New analysis shows state paid leave programs cushioned the blow of COVID-19, sparking important new questions

Overview

New analysis shows that while Congress was busy debating the parameters of federal paid leave to families dealing with the COVID-19 pandemic, state paid leave programs in Rhode Island and California were already at work providing much-needed support to affected workers. Because of longstanding paid family and medical leave programs in these two states, workers were able to access paid leave benefits sooner and for a wider variety of reasons than their peers in states without paid leave social insurance programs.

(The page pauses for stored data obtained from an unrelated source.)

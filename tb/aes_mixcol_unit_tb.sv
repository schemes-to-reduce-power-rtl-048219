// aes_mixcol_unit_tb: checks one MixColumns output byte, y = 2a^3b^c^d, for
// random inputs against a generic GF(2^8) multiplier, and for the first byte
// of the known column db 13 53 45 -> 8e.
module aes_mixcol_unit_tb;
  import aes_ref_pkg::*;
  logic [7:0] a, b, c, d, y;
  int checks = 0, failures = 0;

  aes_mixcol_unit dut (.a, .b, .c, .d, .y);

  task automatic check(logic [7:0] got, logic [7:0] exp, string what);
    checks++;
    if (got !== exp) begin
      failures++;
      $display("FAIL %s: got %02h expected %02h", what, got, exp);
    end
  endtask

  initial begin
    #1_000_000;
    failures++;
    $display("FAIL watchdog");
    $display("TB_RESULT checks=%0d failures=%0d", checks, failures);
    $finish;
  end

  initial begin
    {a, b, c, d} = 32'hdb135345; #1; check(y, 8'h8e, "db135345");
    for (int n = 0; n < 2000; n++) begin
      {a, b, c, d} = $urandom; #1;
      check(y, ref_mul(a, 8'h02) ^ ref_mul(b, 8'h03) ^ c ^ d, $sformatf("%02h %02h %02h %02h", a, b, c, d));
    end
    $display("TB_RESULT checks=%0d failures=%0d", checks, failures);
    $finish;
  end
endmodule
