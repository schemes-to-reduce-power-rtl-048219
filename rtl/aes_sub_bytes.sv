// aes_sub_bytes: the SubBytes transform, 16 parallel S-box look-ups.
//
// Each byte of the 128-bit state goes through its own aes_sbox table, so the
// whole state is substituted in one combinational step.
module aes_sub_bytes
  import aes_pkg::*;
(
  input  block_t state_in,
  output block_t state_out
);
  for (genvar n = 0; n < 16; n++) begin : g_sbox
    aes_sbox u_sbox (.in_byte(state_in[127 - 8*n -: 8]), .out_byte(state_out[127 - 8*n -: 8]));
  end
endmodule
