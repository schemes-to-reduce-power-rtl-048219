// aes_sub_bytes_tb: checks the 16-wide SubBytes stage with the known state
// 193de3be... -> d42711ae... and with random states against the reference.
module aes_sub_bytes_tb;
  import aes_ref_pkg::*;
  logic [127:0] si, so;
  int checks = 0, failures = 0;

  aes_sub_bytes dut (.state_in(si), .state_out(so));

  task automatic check(logic [127:0] got, logic [127:0] exp, string what);
    checks++;
    if (got !== exp) begin
      failures++;
      $display("FAIL %s: got %032h expected %032h", what, got, exp);
    end
  endtask

  initial begin
    #1_000_000;
    failures++;
    $display("FAIL watchdog");
    $display("TB_RESULT checks=%0d failures=%0d", checks, failures);
    $finish;
  end

  initial begin
    si = 128'h193de3bea0f4e22b9ac68d2ae9f84808; #1;
    check(so, 128'hd42711aee0bf98f1b8b45de51e415230, "known state");
    for (int n = 0; n < 300; n++) begin
      si = rand_blk(); #1;
      check(so, ref_sub_bytes(si), $sformatf("random %0d", n));
    end
    $display("TB_RESULT checks=%0d failures=%0d", checks, failures);
    $finish;
  end
endmodule
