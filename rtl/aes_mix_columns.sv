// aes_mix_columns: the MixColumns transform on a full 128-bit state.
//
// Each of the four columns is multiplied by the circulant matrix
// [02 03 01 01; 01 02 03 01; 01 01 02 03; 03 01 01 02]. Output row r of a
// column is one aes_mixcol_unit fed with rows r, r+1, r+2, r+3 (mod 4) of the
// same column, so the stage is 16 identical units. Combinational.
module aes_mix_columns
  import aes_pkg::*;
(
  input  block_t state_in,
  output block_t state_out
);
  for (genvar col = 0; col < 4; col++) begin : g_col
    for (genvar row = 0; row < 4; row++) begin : g_row
      aes_mixcol_unit u_unit (
        .a(state_in[127 - 8*(4*col + row)           -: 8]),
        .b(state_in[127 - 8*(4*col + (row + 1) % 4) -: 8]),
        .c(state_in[127 - 8*(4*col + (row + 2) % 4) -: 8]),
        .d(state_in[127 - 8*(4*col + (row + 3) % 4) -: 8]),
        .y(state_out[127 - 8*(4*col + row) -: 8])
      );
    end
  end
endmodule
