// aes_mix_columns_tb: checks the 128-bit MixColumns stage with the known
// columns db135345 -> 8e4da1bc and f20a225c -> 9fdc589d, the identity on a
// column of equal bytes, and random states against the reference model.
module aes_mix_columns_tb;
  import aes_ref_pkg::*;
  logic [127:0] si, so;
  int checks = 0, failures = 0;

  aes_mix_columns dut (.state_in(si), .state_out(so));

  task automatic check(logic [127:0] got, logic [127:0] exp, string what);
    checks++;
    if (got !== exp) begin
      failures++;
      $display("FAIL %s: got %032h expected %032h", what, got, exp);
    end
  endtask

  initial begin
    #1_000_000;
    failures++;
    $display("FAIL watchdog");
    $display("TB_RESULT checks=%0d failures=%0d", checks, failures);
    $finish;
  end

  initial begin
    si = 128'hdb135345_f20a225c_01010101_c6c6c6c6; #1;
    check(so, 128'h8e4da1bc_9fdc589d_01010101_c6c6c6c6, "known columns");
    for (int n = 0; n < 500; n++) begin
      si = rand_blk(); #1;
      check(so, ref_mix_columns(si), $sformatf("random %0d", n));
    end
    $display("TB_RESULT checks=%0d failures=%0d", checks, failures);
    $finish;
  end
endmodule
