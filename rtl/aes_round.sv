// aes_round: one AES encryption round on a 128-bit state.
//
// SubBytes (16 S-box look-ups), ShiftRows (wiring), MixColumns (16 XOR-only
// units) and AddRoundKey in a single combinational path. A 2:1 multiplexer in
// front of AddRoundKey selects either the MixColumns output or its input:
// with final_round high the MixColumns stage is bypassed, which turns the
// same hardware into the final AES round, so no separate last-round block is
// needed. Inputs and outputs are plain 128-bit vectors (byte 0 in bits
// [127:120]); the caller registers the result.
module aes_round
  import aes_pkg::*;
(
  input  block_t state_in,
  input  block_t round_key,
  input  logic   final_round,
  output block_t state_out
);
  block_t subbed, shifted, mixed, pre_key;

  aes_sub_bytes     u_sub   (.state_in(state_in), .state_out(subbed));
  aes_shift_rows    u_shift (.state_in(subbed),   .state_out(shifted));
  aes_mix_columns   u_mix   (.state_in(shifted),  .state_out(mixed));

  assign pre_key = final_round ? shifted : mixed;

  aes_add_round_key u_ark   (.state_in(pre_key), .round_key(round_key), .state_out(state_out));
endmodule
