// aes_round_tb: checks one full round with the FIPS-197 example (round 1:
// 193de3be... with key a0fafe17... -> a49c7ff2...), and random states and
// keys in normal and final (MixColumns bypassed) mode against the reference.
module aes_round_tb;
  import aes_ref_pkg::*;
  logic [127:0] si, rk, so;
  logic         fin;
  int checks = 0, failures = 0;

  aes_round dut (.state_in(si), .round_key(rk), .final_round(fin), .state_out(so));

  task automatic check(logic [127:0] got, logic [127:0] exp, string what);
    checks++;
    if (got !== exp) begin
      failures++;
      $display("FAIL %s: got %032h expected %032h", what, got, exp);
    end
  endtask

  initial begin
    #1_000_000;
    failures++;
    $display("FAIL watchdog");
    $display("TB_RESULT checks=%0d failures=%0d", checks, failures);
    $finish;
  end

  initial begin
    si = 128'h193de3bea0f4e22b9ac68d2ae9f84808;
    rk = 128'ha0fafe1788542cb123a339392a6c7605;
    fin = 1'b0; #1;
    check(so, 128'ha49c7ff2689f352b6b5bea43026a5049, "FIPS-197 round 1");
    fin = 1'b1; #1;
    check(so, ref_shift_rows(ref_sub_bytes(si)) ^ rk, "round 1 bypassed");
    for (int n = 0; n < 300; n++) begin
      si = rand_blk(); rk = rand_blk(); fin = n[0]; #1;
      check(so, ref_round(si, rk, fin), $sformatf("random %0d final=%0d", n, fin));
    end
    $display("TB_RESULT checks=%0d failures=%0d", checks, failures);
    $finish;
  end
endmodule
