# 8x8 Dadda multiplier with 5:2 compressors

An unsigned 8-bit by 8-bit multiplier whose partial product matrix is
reduced by a Dadda-style tree in which the last, widest stage is a row of
exact 5:2 compressors. A 5:2 compressor takes five bits of one column plus
two carries from the column below and leaves one bit in its own column and
one in the next, passing two more carries sideways. A row of them turns five
rows of bits into two in the delay of three full adders, with no carry
ripple along the row. With one ordinary half/full adder stage in front, the
eight-row matrix is down to two rows after two stages, where a half/full
adder Dadda tree needs four (8 -> 6 -> 4 -> 3 -> 2). A carry-propagate adder
then adds the two rows.

The whole multiplier is combinational: `p = a * b` for 8-bit `a`, `b` and a
16-bit `p`, with no clock, reset or registers.

## Structure

```
a,b ──> partial_product_gen ──pp[8][8]──> dadda_reduction_8x8 ──row_a,row_b──> final_adder ──> p
                                            stage 1: 9 FA + 6 HA
                                            stage 2: HA, 4:2, 8 x 5:2, FA, HA
```

| file | module | what it is |
|---|---|---|
| `rtl/dadda_pkg.sv` | package | `N = 8`, `PW = 16`, operand/product/matrix types |
| `rtl/dadda_multiplier_8x8.sv` | top | wires the three parts together |
| `rtl/partial_product_gen.sv` | `partial_product_gen #(N)` | AND array, `pp[i][j] = a[j] & b[i]` (weight `2^(i+j)`) |
| `rtl/dadda_reduction_8x8.sv` | reduction tree | the two stages below |
| `rtl/compressor_5_2.sv` | exact 5:2 compressor | three full adders in series |
| `rtl/compressor_4_2.sv` | exact 4:2 compressor | two full adders in series |
| `rtl/full_adder.sv`, `rtl/half_adder.sv` | cells | |
| `rtl/final_adder.sv` | `final_adder #(W)` | `s = a + b` |

## The compressors

Every input of a compressor has the same weight as its Sum output; every
other output has twice that weight.

**5:2** — inputs X1..X5, Cin1, Cin2; outputs Sum, Carry, Cout1, Cout2:

```
FA1: X1 + X2 + X3      -> s1,  Cout1
FA2: s1 + X4 + X5      -> s2,  Cout2
FA3: s2 + Cin1 + Cin2  -> Sum, Carry

X1+X2+X3+X4+X5+Cin1+Cin2 = Sum + 2*(Carry + Cout1 + Cout2)
```

**4:2** — inputs X1..X4, Cin; outputs Sum, Carry, Cout:

```
FA1: X1 + X2 + X3  -> s1,  Cout
FA2: s1 + X4 + Cin -> Sum, Carry
```

The point of this input order is that the Cout outputs depend only on the
X inputs. Wiring a compressor's Couts to the Cins of the next more
significant one therefore creates no path that ripples along the row. The
longest path through a 5:2 row is FA1 -> FA2 -> FA3 of one compressor,
or FA1 -> FA2 of one compressor and then the last FA of the next.

## The reduction tree

Columns are numbered by weight, 0 to 15. The 8x8 AND array puts
1,2,3,4,5,6,7,8,7,6,5,4,3,2,1 bits into columns 0..14.

**Stage 1** is a Dadda stage: as few half and full adders as possible, with
each column's carries counted in the next column. It brings the column
heights to what stage 2 consumes:

```
column   0 1 2 3 4 5 6 7 8 9 10 11 12 13 14 15
before   1 2 3 4 5 6 7 8 7 6  5  4  3  2  1  0
after    1 2 3 4 5 5 5 5 5 5  5  5  1  2  1  1
```

Full adders sit in columns 6, 7, 7, 8, 8, 9, 9, 10 and 12, half adders in
columns 5, 6, 7, 8, 13 and 14.

**Stage 2** is the compressor stage and leaves at most two bits per column:

| column | cell | result |
|---|---|---|
| 0, 1 | none | 1 and 2 bits |
| 2 | half adder on two of the three bits | sum + the third bit; the carry becomes the 4:2's Cin |
| 3 | 4:2 compressor on four bits + that carry | Sum; Carry into column 4, Cout into column 4's Cin1 |
| 4..11 | one 5:2 compressor each, on the column's five bits | Sum here, Carry in the next column; Cout1/Cout2 into the next compressor's Cin1/Cin2 |
| 12 | full adder on the column's bit + column 11's Cout1, Cout2 | sum + column 11's Carry |
| 13 | half adder on its two bits | sum + column 12's carry |
| 14, 15 | none | 2 bits and 1 bit |

Column 4's compressor gets the 4:2's Cout on Cin1 and a constant 0 on Cin2.
Sums and untouched bits form `row_a`, carries form `row_b`. `row_b` bits 0,
3 and 15 are always zero. The two rows always add up to `a*b`, so the final
16-bit addition can never overflow and its carry out is dropped.

## How far this follows the design it was built from

Taken from the design: unsigned 8x8 operands; exact (not approximate)
compressors; the 5:2 compressor as three full adders in series with ports
X1..X5, Cin1, Cin2, Sum, Carry, Cout1, Cout2; the 4:2 compressor as two full
adders in series with Cin from the lower compressor and Cout to the higher
one; and the column sequence of the compressor stage (half adder, then 4:2,
then 5:2 compressors up the middle, then a full adder and a half adder at the
top end).

This implementation's own choices:

- **Stage 1.** The column-by-column description treats columns 4..11 as
  holding five bits each, but the 8x8 array has up to eight bits per column.
  The description is therefore read as the last stage, and the Dadda adder
  stage in front of it is this implementation's.
- Which input of a compressor meets which full adder. The order above keeps
  Cout independent of Cin.
- The AND-array partial products and the final adder, written as a plain `+`
  so that synthesis (or an FPGA carry chain) picks its structure.
- No pipeline registers.

Not built:

- Other sizes. The tree is wired by hand for 8x8, and the package's `N` only
  sizes types. A 16x16 or 32x32 version (a 32-bit variant was also
  evaluated) needs a new reduction tree.
- Signed operands.
- The reconfigurable approximate compressors that earlier work uses as a
  point of comparison.
- Circuit-level delay and power figures for the compressor (about 25.5 ns
  and 29 uW in a transistor-level simulation). These describe an
  implementation, not function.

## Testbenches

Each testbench in `tb/` checks itself, prints
`TB_RESULT checks=<n> failures=<n>` and stops on a watchdog if it hangs.

| testbench | what it checks |
|---|---|
| `tb_half_adder`, `tb_full_adder` | all input combinations |
| `tb_compressor_4_2` | all 32 input combinations against the weighted-sum identity; Cout unchanged when Cin flips |
| `tb_compressor_5_2` | all 128 combinations against the identity; Cout1/Cout2 unchanged by Cin1/Cin2 |
| `tb_partial_product_gen` | every bit of the array for all 65536 operand pairs |
| `tb_final_adder` | corner cases and 20000 random pairs |
| `tb_dadda_reduction_8x8` | `row_a + row_b = a*b` for all 65536 AND arrays; 50000 random bit matrices against their weighted sum |
| `tb_dadda_multiplier_8x8` | `p = a*b` for all 65536 pairs. It also counts how often each carry path of the compressor stage is used: the HA carry into the 4:2, the 4:2 Cout into the 5:2 chain, both Cins of a 5:2 set at once, the chain's last Couts into the column-12 FA, the column-13 HA carry, and a carry in the final adder. A path that is never used counts as a failure. |

Running one with Verilator 5:

```
verilator --binary --timing --assert -Irtl \
  rtl/dadda_pkg.sv tb/tb_dadda_multiplier_8x8.sv \
  --top-module tb_dadda_multiplier_8x8 -o sim
./obj_dir/sim
```

The package is given first; `-Irtl` lets Verilator find every module in
`rtl/<module>.sv`. For another block, swap in its testbench.

Each testbench runs in well under a second. The multiplier testbench checks
the design exhaustively at its only size.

This column summarizes the key findings from this analysis—an empirically grounded starting place for understanding how workers are accessing paid leave during these public health and economic crises. It continues with a roadmap for researchers, including potential data sources and priority research questions identified by paid leave experts and advocates, interested in examining how state and federal programs supported workers during the COVID-19 pandemic and the recession it caused. Such research has important short- and long-term implications for policymakers developing an equitable, accessible, and permanent federal option for the nation’s paid leave needs.

Paid leave policy in the United States when the COVID-19 pandemic hit

Even before the onset of the COVID-19 pandemic, addressing conflicts between family and job responsibilities without access to paid family and medical leave was a challenge for U.S. workers. The current public health crisis and related illnesses and school and business closures exacerbate this challenge. While some workers can count on their employers to provide them with paid leave, it is rare: Only 18 percent of private-sector workers have paid family leave and 44 percent have paid personal leave though their jobs. Access to these benefits drops precipitously for lower-income and part-time workers.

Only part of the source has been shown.